++++ Supplied data ++++
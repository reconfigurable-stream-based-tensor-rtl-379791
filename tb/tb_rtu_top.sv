// tb_rtu_top: end-to-end run of the 4x4 RTU at its default size.
//
// Workload: a vector dot product spread over the array (the reduction-tree
// mapping): each row streams 8 words of a and b (4x16-bit posits) from banks
// A and B into its first PE, which multiplies and accumulates them in its
// quire, reduces the 4 lanes to one with two quire-split passes, and the
// first-column PEs then add their quires down the column through the quire
// fusing links. The bottom-left PE extracts the result, keeps it in R5 and
// the register grid carries it east through three PEs into row 3's storage
// unit, which encodes it and writes it to bank C. Meanwhile, in other PEs:
// PE(0,1) applies the PRE scaling to row 0's forwarded streams, and PE(1,1)
// squares a third stream of 8x8-bit posits forwarded from PE(1,0).
// Checks: stored dot product against a real-number reference; each PRE and
// square result; the cycle at which the result is stored. Mechanism counters
// (stream elements, multiply-accumulates, quire splits, quire fusing,
// register forwarding, reconfigurations, PRE, two precisions at once,
// storage writes) must all be non-zero.
module tb_rtu_top;
  import rtu_pkg::*;
  import tb_ref_pkg::*;

  localparam int N = 8;

  logic clk = 0, rst_n = 0;
  logic start, busy, cfg_we, desc_we, host_we, host_re;
  logic [3:0] cfg_pe, cfg_addr;
  logic [95:0] cfg_wdata;
  logic [1:0] desc_row, desc_addr, host_row, host_bank;
  logic [2:0] desc_unit;
  desc_t desc_wdata;
  logic [9:0] host_addr;
  logic [63:0] host_wdata, host_rdata;
  int checks = 0, failures = 0, cycle = 0;

  always #5 clk = ~clk;
  always @(posedge clk) cycle++;

  rtu_top dut (
    .clk(clk), .rst_n(rst_n), .start(start), .busy(busy),
    .cfg_we(cfg_we), .cfg_pe(cfg_pe), .cfg_addr(cfg_addr), .cfg_wdata(cfg_wdata),
    .desc_we(desc_we), .desc_row(desc_row), .desc_unit(desc_unit), .desc_addr(desc_addr),
    .desc_wdata(desc_wdata), .host_we(host_we), .host_re(host_re), .host_row(host_row),
    .host_bank(host_bank), .host_addr(host_addr), .host_wdata(host_wdata), .host_rdata(host_rdata)
  );

  initial begin
    repeat (4000) @(posedge clk);
    failures++;
    $display("TB_RESULT checks=%0d failures=%0d", checks, failures);
    $finish;
  end

  // ---------------- mechanism counters ----------------
  int n_stream = 0, n_mac = 0, n_split = 0, n_fuse = 0, n_fwd = 0, n_reconf = 0;
  int n_pre = 0, n_multiprec = 0, n_store = 0;
  int start_cyc = 0, store_cyc = 0;
  logic [15:0] is_p8, is_p16;

  for (genvar r = 0; r < 4; r++) begin : g_mr
    always @(negedge clk) if (rst_n) begin
      for (int k = 0; k < 3; k++) if (dut.g_row[r].u_strm.s_out[k].valid) n_stream++;
      if (dut.g_row[r].u_strm.t_valid[1] && dut.g_row[r].u_strm.st_in[1].valid) begin
        n_store++;
        store_cyc = cycle;
      end
    end
    for (genvar c = 0; c < 4; c++) begin : g_mc
      logic [63:0] prev;
      always @(negedge clk) if (rst_n) begin
        ctrl_word_t w;
        w = dut.g_row[r].g_col[c].u_pe.cw;
        if (w.enu && w.ops_b == QS_REG && w.ops_a == QS_PROD) n_mac++;
        if (w.enu && w.spe != 0) n_split++;
        if (w.enu && (w.ops_a == QS_FWD || w.ops_b == QS_FWD)) n_fuse++;
        if (w.enu && w.pre) n_pre++;
        if (dut.g_row[r].g_col[c].u_pe.busy && 64'(w) != prev) n_reconf++;
        prev = 64'(w);
        is_p8[r*4+c]  = w.enu && w.vec == M_P8;
        is_p16[r*4+c] = w.enu && w.vec == M_P16;
        if (c > 0 && dut.g_row[r].g_col[c].u_pe.w_in[0].valid && dut.g_row[r].g_col[c].u_pe.cw.rin_mask[0])
          n_fwd++;
      end
    end
  end
  always @(negedge clk) if (rst_n && (|is_p8) && (|is_p16)) n_multiprec++;

  // PRE results of PE(0,1) and squares of PE(1,1)
  uvec_t pre_out [$];
  uvec_t sq_out [$];
  always @(negedge clk) if (rst_n) begin
    if (dut.g_row[0].g_col[1].u_pe.vout.valid) pre_out.push_back(dut.g_row[0].g_col[1].u_pe.vout.vec);
    if (dut.g_row[1].g_col[1].u_pe.vout.valid) sq_out.push_back(dut.g_row[1].g_col[1].u_pe.vout.vec);
  end

  // ---------------- helpers ----------------
  function automatic logic [95:0] tup(input ctrl_word_t w, input int n);
    return {64'(w), 32'(n)};
  endfunction

  // random posit vector: each lane +-(1 + k/8) * 2^e, e in [-2,2]
  function automatic logic [63:0] rand_word(input int m);
    logic [63:0] w;
    logic [103:0] u;
    logic [63:0] f;
    int fw;
    fw = fw_of(m);
    u  = '0;
    for (int l = 0; l < (1 << m); l++) begin
      f = (64'd8 + 64'($urandom_range(7))) << (fw - 4);
      u = make_lane(u, m, l, 1'($urandom), int'($urandom_range(4)) - 2, f);
    end
    w = enc_ref(u, m);
    return w;
  endfunction

  // pack a lane-exact unified vector into posits (values chosen exactly representable)
  function automatic logic [63:0] enc_ref(input logic [103:0] u, input int m);
    logic [63:0] w;
    logic [63:0] best;
    real v, d, bd;
    int n;
    n = n_of(m);
    w = '0;
    for (int l = 0; l < (1 << m); l++) begin
      v  = lane_real(u, m, l);
      bd = 1.0e300;
      best = '0;
      // search by value: only used for 8/16-bit lanes with few fraction bits
      for (int p = 1; p < (1 << n); p++) begin
        d = posit_real(64'(p), m) - v;
        if (d < 0) d = -d;
        if (d < bd) begin bd = d; best = 64'(p); end
        if (bd == 0.0) break;
      end
      w = w | (best << (l * n));
    end
    return w;
  endfunction

  task automatic cfg(input int pe, input int a, input logic [95:0] d);
    cfg_we = 1; cfg_pe = 4'(pe); cfg_addr = 4'(a); cfg_wdata = d;
    @(negedge clk);
    cfg_we = 0;
  endtask

  task automatic dsc(input int r, input int u, input int a, input desc_t d);
    desc_we = 1; desc_row = 2'(r); desc_unit = 3'(u); desc_addr = 2'(a); desc_wdata = d;
    @(negedge clk);
    desc_we = 0;
  endtask

  task automatic hw(input int r, input int b, input int a, input logic [63:0] d);
    host_we = 1; host_row = 2'(r); host_bank = 2'(b); host_addr = 10'(a); host_wdata = d;
    @(negedge clk);
    host_we = 0;
  endtask

  // ---------------- test ----------------
  logic [63:0] aw [4][N];
  logic [63:0] bw [4][N];
  logic [63:0] cw8 [N];

  initial begin
    ctrl_word_t idle, mac0, mac1, sp1, sp2, fuse, cap, fwd, pre, sq;
    int a;
    real dot, v, tol;
    logic [63:0] res;
    start = 0; cfg_we = 0; desc_we = 0; host_we = 0; host_re = 0;
    cfg_pe = '0; cfg_addr = '0; cfg_wdata = '0; desc_row = '0; desc_addr = '0; desc_unit = '0;
    desc_wdata = '0; host_row = '0; host_bank = '0; host_addr = '0; host_wdata = '0;
    repeat (2) @(posedge clk);
    rst_n = 1;
    @(negedge clk);

    // data
    dot = 0.0;
    for (int r = 0; r < 4; r++)
      for (int i = 0; i < N; i++) begin
        aw[r][i] = rand_word(2);
        bw[r][i] = rand_word(2);
        for (int l = 0; l < 4; l++)
          dot += posit_real(aw[r][i] >> (16 * l), 2) * posit_real(bw[r][i] >> (16 * l), 2);
        hw(r, 0, i, aw[r][i]);
        hw(r, 1, i, bw[r][i]);
      end
    for (int i = 0; i < N; i++) begin
      cw8[i] = rand_word(3);
      hw(1, 2, i, cw8[i]);
    end

    // stream descriptors: A, B in every row; 8-bit stream C in row 1; result store in row 3
    for (int r = 0; r < 4; r++) begin
      dsc(r, 0, 0, '{bank: 2'd0, mode: M_P16, offset: 10'd0, x_size: 10'(N), x_stride: 10'd1, y_size: 10'd1, y_stride: 10'd0});
      dsc(r, 0, 1, '0);
      dsc(r, 1, 0, '{bank: 2'd1, mode: M_P16, offset: 10'd0, x_size: 10'(N), x_stride: 10'd1, y_size: 10'd1, y_stride: 10'd0});
      dsc(r, 1, 1, '0);
      dsc(r, 2, 0, (r == 1) ? '{bank: 2'd2, mode: M_P8, offset: 10'd0, x_size: 10'(N), x_stride: 10'd1, y_size: 10'd1, y_stride: 10'd0} : '0);
      dsc(r, 2, 1, '0);
      dsc(r, 3, 0, '0);
      dsc(r, 4, 0, (r == 3) ? '{bank: 2'd2, mode: M_P16, offset: 10'd500, x_size: 10'd1, x_stride: 10'd0, y_size: 10'd1, y_stride: 10'd0} : '0);
      dsc(r, 4, 1, '0);
    end

    // PE programs
    idle = '0;
    mac0 = '0; mac0.vec = M_P16; mac0.enu = 1; mac0.sel_va = IS_W0; mac0.sel_vb = IS_W1;
    mac0.sel_vc = IS_ZERO; mac0.ops_a = QS_PROD; mac0.ops_b = QS_ZERO; mac0.opc = QO_ADD;
    mac1 = mac0; mac1.ops_b = QS_REG;
    sp1  = '0; sp1.vec = M_P16; sp1.enu = 1; sp1.ops_a = QS_SLO; sp1.ops_b = QS_SHI; sp1.spe = 2'd1;
    sp2  = sp1; sp2.spe = 2'd2;
    fuse = '0; fuse.vec = M_P16; fuse.enu = 1; fuse.ops_a = QS_REG; fuse.ops_b = QS_FWD; fuse.qin_sel = 2'd1;
    cap  = '0; cap.rin_mask = 8'b0010_0000; cap.fwd_e = 9'd5;
    fwd  = '0; fwd.rin_mask = 8'b0000_0001; fwd.fwd_e = 9'd0;
    pre  = '0; pre.vec = M_P16; pre.pre = 1; pre.enu = 1; pre.enr = 1; pre.sel_va = IS_PREF;
    pre.sel_vb = IS_W1; pre.sel_vc = IS_ZERO; pre.ops_a = QS_PROD; pre.ops_b = QS_ZERO;
    sq   = '0; sq.vec = M_P8; sq.enu = 1; sq.enr = 1; sq.sel_va = IS_W0; sq.sel_vb = IS_W0;
    sq.sel_vc = IS_ZERO; sq.ops_a = QS_PROD; sq.ops_b = QS_ZERO;
    for (int r = 0; r < 4; r++) begin
      ctrl_word_t m0, m1;
      m0 = mac0; m1 = mac1;
      if (r == 0) begin   // forward a and b east to PE(0,1)
        m0.rin_mask = 8'b0000_0011; m0.fwd_e = {3'd2, 3'd1, 3'd0};
        m1.rin_mask = 8'b0000_0011; m1.fwd_e = {3'd2, 3'd1, 3'd0};
      end
      if (r == 1) begin   // forward the 8-bit stream east to PE(1,1)
        m0.rin_mask = 8'b0000_0100; m0.fwd_e = {3'd1, 3'd0, 3'd2};
        m1.rin_mask = 8'b0000_0100; m1.fwd_e = {3'd1, 3'd0, 3'd2};
      end
      a = 0;
      cfg(r * 4, a++, tup(idle, 2));
      cfg(r * 4, a++, tup(m0, 1));
      cfg(r * 4, a++, tup(m1, N - 1));
      cfg(r * 4, a++, tup(sp1, 1));
      cfg(r * 4, a++, tup(sp2, 1));
      if (r > 1) cfg(r * 4, a++, tup(idle, r - 1));
      if (r > 0) begin
        ctrl_word_t f;
        f = fuse;
        if (r == 3) f.enr = 1;
        cfg(r * 4, a++, tup(f, 1));
      end
      if (r == 3) cfg(r * 4, a++, tup(cap, 10));
      cfg(r * 4, a++, tup(idle, 0));
    end
    cfg(1, 0, tup(idle, 3)); cfg(1, 1, tup(pre, N)); cfg(1, 2, tup(idle, 0));
    cfg(5, 0, tup(idle, 3)); cfg(5, 1, tup(sq, N));  cfg(5, 2, tup(idle, 0));
    for (int c = 1; c < 4; c++) begin
      cfg(12 + c, 0, tup(fwd, 30));
      cfg(12 + c, 1, tup(idle, 0));
    end
    for (int p = 0; p < 16; p++)
      if (p != 0 && p != 4 && p != 8 && p != 12 && p != 1 && p != 5 && p < 13) cfg(p, 0, tup(idle, 0));

    // run
    start = 1;
    start_cyc = cycle;
    @(negedge clk);
    start = 0;
    while (busy) @(negedge clk);

    // dot product in bank C of row 3, lane 0; other lanes zero
    host_re = 1; host_row = 2'd3; host_bank = 2'd2; host_addr = 10'd500;
    @(negedge clk);
    host_re = 0;
    res = host_rdata;
    v   = posit_real(res, 2);
    tol = (dot < 0 ? -dot : dot) * pow2(-10) + pow2(-20);
    checks++;
    if (v - dot > tol || dot - v > tol || res[63:16] != '0) begin
      failures++;
      $display("dot product: got %g (%h) expected %g", v, res, dot);
    end
    // store cycle: last MAC issue at cycle 10, splits 11-12, fusing 13-15,
    // EF out at 19, R5 at 20, three hops east, storage write in cycle 23
    checks++;
    if (store_cyc - start_cyc != 23) begin
      failures++;
      $display("store cycle %0d", store_cyc - start_cyc);
    end
    // PRE results: b * 2^-(exp(a)+1)
    checks++;
    if (pre_out.size() != N) failures++;
    for (int i = 0; i < N && i < pre_out.size(); i++)
      for (int l = 0; l < 4; l++) begin
        real av, bv, sf;
        int e;
        av = posit_real(aw[0][i] >> (16 * l), 2);
        bv = posit_real(bw[0][i] >> (16 * l), 2);
        e  = 0;
        while ((av < 0 ? -av : av) >= pow2(e + 1)) e++;
        while ((av < 0 ? -av : av) < pow2(e)) e--;
        sf = pow2(-(e + 1));
        checks++;
        if (lane_real(pre_out[i], 2, l) != bv * sf) begin
          failures++;
          $display("pre %0d/%0d got %g exp %g", i, l, lane_real(pre_out[i], 2, l), bv * sf);
        end
      end
    // squares of the 8-bit stream
    checks++;
    if (sq_out.size() != N) failures++;
    for (int i = 0; i < N && i < sq_out.size(); i++)
      for (int l = 0; l < 8; l++) begin
        real cv;
        cv = posit_real(cw8[i] >> (8 * l), 3);
        checks++;
        if (lane_real(sq_out[i], 3, l) > cv * cv * 1.07 || lane_real(sq_out[i], 3, l) < cv * cv * 0.93) begin
          failures++;
          $display("square %0d/%0d got %g exp %g", i, l, lane_real(sq_out[i], 3, l), cv * cv);
        end
      end
    $display("mechanisms: stream=%0d mac=%0d split=%0d fuse=%0d fwd=%0d reconf=%0d pre=%0d multiprec=%0d store=%0d",
             n_stream, n_mac, n_split, n_fuse, n_fwd, n_reconf, n_pre, n_multiprec, n_store);
    if (n_stream == 0) failures++;
    if (n_mac == 0) failures++;
    if (n_split == 0) failures++;
    if (n_fuse == 0) failures++;
    if (n_fwd == 0) failures++;
    if (n_reconf == 0) failures++;
    if (n_pre == 0) failures++;
    if (n_multiprec == 0) failures++;
    if (n_store == 0) failures++;
    checks += 9;
    $display("TB_RESULT checks=%0d failures=%0d", checks, failures);
    $finish;
  end
endmodule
++++
## What this task involves
Word for word, restate the lines above from the line containing "for (int k = 0;" through the line containing "if (w.enu && w.spe != 0) n_split++;", with both included and nothing else.

## Result
      for (int k = 0; k < 3; k++) if (dut.g_row[r].u_strm.s_out[k].valid) n_stream++;
      if (dut.g_row[r].u_strm.t_valid[1] && dut.g_row[r].u_strm.st_in[1].valid) begin
        n_store++;
        store_cyc = cycle;
      end
    end
    for (genvar c = 0; c < 4; c++) begin : g_mc
      logic [63:0] prev;
      always @(negedge clk) if (rst_n) begin
        ctrl_word_t w;
        w = dut.g_row[r].g_col[c].u_pe.cw;
        if (w.enu && w.ops_b == QS_REG && w.ops_a == QS_PROD) n_mac++;
        if (w.enu && w.spe != 0) n_split++;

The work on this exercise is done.